After locating the line with "checks++; if (n_encoded", reproduce it and all following lines of the listing below exactly, stopping only at the final line.

ENTRIES SUPPLIED
□ □ □

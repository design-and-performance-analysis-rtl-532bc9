// End-to-end testbench of ls_noc_top at its default size (8 x 8 mesh, 16-bit payload).
// Pipes are set up through the NoC manager, then several sources stream packets with
// random payloads while some sinks apply random back-pressure. Every packet must reach
// its destination core intact and in order per source (packet delivery ratio 100 %).
// Each mechanism of the design is made to happen and counted: XY pipe set-up, the
// alternative (Y) link when capacity runs out, a pipe refused for lack of capacity,
// source = destination delivery, two sources contending for one destination, a packet
// with no route being dropped, sink back-pressure, BTED-encoded flits on the links, and a
// link fault followed by re-routing with traffic continuing on the new path.
module tb_ls_noc_top;
  localparam int COLS = 8, ROWS = 8, NODES = 64, LW = 6, DW = 16;
  logic clk = 0, rst_n = 1, fi = 1, hi = 1;
  logic [NODES-1:0] node_clk;
  assign node_clk = {NODES{clk}};   // one clock everywhere; see tb_noc_gals for separate clocks
  logic [NODES-1:0] src_valid = '0, src_ready, snk_valid, snk_ready = '1;
  logic [NODES-1:0][LW-1:0] src_dst = '0;
  logic [NODES-1:0][DW-1:0] src_data = '0, snk_data;
  logic req_valid = 0, req_ready, rsp_valid, rsp_ok;
  logic [LW-1:0] req_src = '0, req_dst = '0;
  logic [7:0] req_cap = '0;
  logic fault_valid = 0, fault_ready, mgr_busy;
  logic [LW-1:0] fault_node = '0;
  logic [1:0] fault_dir = '0;
  logic [15:0] alt_cnt, reroute_cnt, fail_cnt;
  logic [NODES-1:0][15:0] tx_cnt, rx_cnt, drop_cnt;

  ls_noc_top dut (.*);

  int checks = 0, failures = 0;
  int n_contention = 0, n_backpressure = 0, n_encoded = 0, n_local = 0, n_delivered = 0;
  int n_sent = 0;
  longint cycle = 0;
  logic [DW-1:0] expq [NODES][NODES][$];   // [src][dst]
  longint        sendt [NODES][NODES][$];
  longint        lat_sum = 0, lat_max = 0;

  always #5 clk = !clk;
  initial #1 rst_n = 0;   // a falling edge, so every asynchronous reset fires
  always @(posedge clk) cycle++;

  initial begin
    repeat (200000) @(posedge clk);
    failures++;
    $display("watchdog expired");
    $display("TB_RESULT checks=%0d failures=%0d", checks, failures);
    $finish;
  end

  // mechanism monitors
  logic [DW-1:0] src_data_q0;
  always @(posedge clk) if (rst_n) begin
    if ($countones(dut.g_node[6].u_router.req[0]) > 1) n_contention++;
    if (dut.r_in_valid[0][0] && dut.r_in_ready[0][0] &&
        dut.r_in_flit[0][0][DW-1:0] != src_data_q0) n_encoded++;
  end
  always @(posedge clk) if (src_valid[0] && src_ready[0]) src_data_q0 <= src_data[0];

  // sinks: match against the queue of any source sending to this node
  always @(posedge clk) if (rst_n) begin
    for (int d = 0; d < NODES; d++) begin
      if (snk_valid[d] && snk_ready[d]) begin
        bit found;
        found = 0;
        checks++;
        for (int s = 0; s < NODES && !found; s++) begin
          if (expq[s][d].size() > 0 && expq[s][d][0] == snk_data[d]) begin
            longint l;
            found = 1;
            void'(expq[s][d].pop_front());
            l = cycle - sendt[s][d].pop_front();
            lat_sum += l;
            if (l > lat_max) lat_max = l;
            if (s == d) n_local++;
          end
        end
        if (!found) begin failures++; $display("FAIL node %0d got unexpected %h", d, snk_data[d]); end
        n_delivered++;
      end
    end
  end

  task automatic pipe(int s, int d, int c, bit exp_ok);
    @(negedge clk);
    req_valid = 1; req_src = LW'(s); req_dst = LW'(d); req_cap = 8'(c);
    while (!req_ready) @(negedge clk);
    @(negedge clk);
    req_valid = 0;
    while (!rsp_valid) @(negedge clk);
    checks++;
    if (rsp_ok != exp_ok) begin failures++; $display("FAIL pipe %0d->%0d ok=%b", s, d, rsp_ok); end
  endtask

  // one source streams n packets to d
  task automatic stream(int s, int d, int n);
    for (int k = 0; k < n; k++) begin
      @(negedge clk);
      src_valid[s] = 1; src_dst[s] = LW'(d); src_data[s] = DW'($urandom);
      @(posedge clk);
      while (!src_ready[s]) begin n_backpressure++; @(posedge clk); end
      expq[s][d].push_back(src_data[s]);
      sendt[s][d].push_back(cycle);
      n_sent++;
      #1 src_valid[s] = 0;
    end
  endtask

  task automatic drain(int max_cycles);
    int q;
    for (int t = 0; t < max_cycles; t++) begin
      @(posedge clk);
      q = 0;
      for (int s = 0; s < NODES; s++) for (int d = 0; d < NODES; d++) q += expq[s][d].size();
      if (q == 0) break;
    end
  endtask

  // random back-pressure at node 6 during the streaming phases
  bit bp_on = 0;
  always @(negedge clk) snk_ready[6] <= bp_on ? ($urandom % 3 == 0) : 1'b1;

  initial begin
    repeat (5) @(posedge clk);
    rst_n = 1;
    repeat (4) @(posedge clk);   // reset synchronizers release two edges later
    // pipes
    pipe(0, 6, 3, 1);       // row 0, X only
    pipe(14, 6, 3, 1);      // second source to node 6
    pipe(1, 15, 4, 1);
    pipe(63, 0, 5, 1);
    pipe(0, 63, 8, 1);      // link 0->1 has 7 left: alternative South
    pipe(0, 63, 8, 0);      // neither 0->1 (7) nor 0->8 (2) has 8: refused
    pipe(5, 5, 1, 1);       // source = destination
    checks++;
    if (alt_cnt == 0 || fail_cnt != 1) begin
      failures++; $display("FAIL alt_cnt %0d fail_cnt %0d", alt_cnt, fail_cnt);
    end
    // single-packet latency 0 -> 6 (6 hops) through an idle network
    stream(0, 6, 1);
    drain(500);
    $display("latency 0->6 (6 hops): %0d cycles", lat_max);
    checks++;
    if (lat_max > 6 * 10 + 12) begin failures++; $display("FAIL latency %0d", lat_max); end
    // streaming with contention and back-pressure
    bp_on = 1;
    fork
      stream(0, 6, 60);
      stream(14, 6, 60);
      stream(1, 15, 60);
      stream(63, 0, 60);
      stream(5, 5, 20);
    join
    drain(20000);
    bp_on = 0;
    // a packet to a node no pipe leads to: dropped at node 0
    begin
      int drops_before;
      drops_before = drop_cnt[0];
      @(negedge clk);
      src_valid[0] = 1; src_dst[0] = LW'(40); src_data[0] = 16'hBEEF;
      @(posedge clk);
      #1 src_valid[0] = 0;
      repeat (20) @(posedge clk);
      checks++;
      if (drop_cnt[0] != 16'(drops_before + 1)) begin failures++; $display("FAIL no drop"); end
    end
    // link fault on 2 -> 3 (East of node 2), used by pipe 0 -> 6
    @(negedge clk);
    fault_valid = 1; fault_node = LW'(2); fault_dir = 2'd1;
    while (!fault_ready) @(negedge clk);
    @(negedge clk);
    fault_valid = 0;
    while (mgr_busy) @(negedge clk);
    checks++;
    if (reroute_cnt != 1) begin failures++; $display("FAIL reroute_cnt %0d", reroute_cnt); end
    checks++;
    if (!dut.g_node[2].u_router.u_table.valid[6] ||
        !(dut.g_node[2].u_router.u_table.port[6] inside {noc_pkg::PORT_S, noc_pkg::PORT_N})) begin
      failures++; $display("FAIL node 2 does not detour label 6 around the broken link");
    end
    fork
      stream(0, 6, 40);
      stream(14, 6, 40);
      stream(63, 0, 40);
    join
    drain(20000);
    // totals
    for (int n = 0; n < NODES; n++) if (tx_cnt[n] != 0 || rx_cnt[n] != 0 || drop_cnt[n] != 0)
      $display("node %0d tx %0d rx %0d drop %0d", n, tx_cnt[n], rx_cnt[n], drop_cnt[n]);
    for (int s = 0; s < NODES; s++) for (int d = 0; d < NODES; d++) begin
      if (expq[s][d].size() != 0) begin
        checks++; failures++; $display("FAIL %0d packets %0d->%0d lost", expq[s][d].size(), s, d);
      end
    end
    checks++;
    if (n_delivered != n_sent) begin failures++; $display("FAIL delivered %0d of %0d", n_delivered, n_sent); end
    $display("PDR %0d/%0d, mean latency %0d cycles, max %0d", n_delivered, n_sent,
             lat_sum / (n_delivered > 0 ? n_delivered : 1), lat_max);
    $display("mechanisms: contention=%0d backpressure=%0d encoded=%0d local=%0d alt=%0d refused=%0d drops=%0d reroutes=%0d",
             n_contention, n_backpressure, n_encoded, n_local, alt_cnt, fail_cnt, drop_cnt[0], reroute_cnt);
    checks++; if (n_contention == 0)   begin failures++; $display("FAIL no contention"); end
    checks++; if (n_backpressure == 0) begin failures++; $display("FAIL no back-pressure"); end
    checks++; if (n_encoded == 0)      begin failures++; $display("FAIL no encoded flit seen"); end
    checks++; if (n_local == 0)        begin failures++; $display("FAIL no local delivery"); end
    $display("TB_RESULT checks=%0d failures=%0d", checks, failures);
    $finish;
  end
endmodule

□ □ □

SOLVED PROBLEM
    checks++; if (n_encoded == 0)      begin failures++; $display("FAIL no encoded flit seen"); end
    checks++; if (n_local == 0)        begin failures++; $display("FAIL no local delivery"); end
    $display("TB_RESULT checks=%0d failures=%0d", checks, failures);
    $finish;
  end
endmodule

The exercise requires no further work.